Pear and Walnut Salad
This salad is loaded with protein, vitamins A, fiber, flavor, and potassium. The healthy fats, protein, and fiber will keep you full, and you'll love the light but flavorful Avocado Dressing!
Prep Time: 10 minutes
Cook Time: 10 minutes
- Ghee or coconut oil
- 2 Small chicken breasts or one large one butterflied
- salt and pepper to taste
- 4–6 Cups mixed greens of choice
- 1/4 cup red onion thinly sliced
- 1 Pear, peeled, cored and thinly sliced (toss with lemon juice to prevent browning)
- 1⁄2 Cup carrot shredded
- 1⁄4 Cup walnuts, roasted and roughly chopped
- 4 Tbsp. avocado herb dressing (page 170)

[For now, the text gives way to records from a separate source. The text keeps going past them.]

// tb_fp_util_pkg: helpers shared by the testbenches.
// f2r converts an IEEE 754 single-precision word to a real by evaluating
// (-1)^s * 2^(e-127) * (1 + m/2^23) in double precision (zero exponent -> 0),
// independently of the RTL. rand_fp draws a normal number with its exponent
// in [emin, emax] and a random sign and mantissa.
package tb_fp_util_pkg;
  function automatic real f2r(logic [31:0] f);
    real m;
    int  e;
    if (f[30:23] == 8'd0) return 0.0;
    m = 1.0 + real'(f[22:0]) / 8388608.0;
    e = int'(f[30:23]) - 127;
    m = m * (2.0 ** e);
    return f[31] ? -m : m;
  endfunction

  function automatic logic [31:0] rand_fp(int emin, int emax);
    logic [7:0] e;
    e = 8'(emin + int'($urandom_range(emax - emin)));
    return {1'($urandom), e, 23'($urandom)};
  endfunction

  function automatic real rabs(real x);
    return (x < 0.0) ? -x : x;
  endfunction
endpackage
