// tx_frame_mux: builds the data word sent on the GBT Tx port each frame.
//
// Three sources share the one downstream link: timing messages from the
// timing master, fast control commands and user test words programmed over
// Wishbone. A timing message always wins, so its delay through this block
// is the same in every cycle (one register stage) and the downstream
// latency stays deterministic. Commands come next, so a throttling decision
// waits at most one cycle; a test word is taken only when neither of the
// others is offered. `cmd_ready` and `user_ready` are the combinational
// accept strobes of a valid/ready handshake. With nothing to send the block
// transmits the idle word.
//
// Timing: the word accepted in cycle t is on `tx_data` during cycle t+1.
// Sharing the link between timing, control and test data follows the design
// description; the fixed priorities and the idle word are this design's
// own.
module tx_frame_mux
  import tfc_pkg::*;
(
  input  logic        clk,
  input  logic        rst,
  input  logic        time_valid,
  input  tfc_frame_t  time_msg,
  input  logic        cmd_valid,
  input  tfc_frame_t  cmd_msg,
  output logic        cmd_ready,
  input  logic        user_valid,
  input  tfc_frame_t  user_msg,
  output logic        user_ready,
  output tfc_frame_t  tx_data
);

  assign cmd_ready  = cmd_valid && !time_valid;
  assign user_ready = user_valid && !time_valid && !cmd_valid;

  always_ff @(posedge clk) begin
    if (rst)             tx_data <= IDLE_FRAME;
    else if (time_valid) tx_data <= time_msg;
    else if (cmd_valid)  tx_data <= cmd_msg;
    else if (user_valid) tx_data <= user_msg;
    else                 tx_data <= IDLE_FRAME;
  end

endmodule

1. Season chicken breasts with salt and pepper.
2. In a hot skillet, add coconut oil or ghee, place chicken in pan, and turn heat down to medium.
3. Cook chicken 4–5 minutes per side or until cooked through.
4. Slice into strips.
5. In 2 individual bowls, combine greens, onions, pears, and carrots.
6. Add chicken slices and walnuts to each bowl.
7. Top with Avocado-Herb Dressing
Amount Per Serving
% Daily Value *
Total Fat 17 g 26 %
Saturated Fat 5 g 26 %
Monounsaturated Fat 1 g
Polyunsaturated Fat 8 g
Trans Fat 1 g
Cholesterol 71 mg 24 %
Sodium 480 mg 20 %
Potassium 813 mg 23 %
Total Carbohydrate 23 g 8 %
Dietary Fiber 7 g 28 %
Sugars 12 g
Protein 30 g 61 %
Vitamin A 344 %
Vitamin C 15 %
Calcium 58 %
Iron 14 %
* The Percent Daily Values are based on a 2,000 calorie diet, so your values may change depending on your calorie needs. The values here may not be 100% accurate because the recipes have not been professionally evaluated nor have they been evaluated by the U.S. FDA.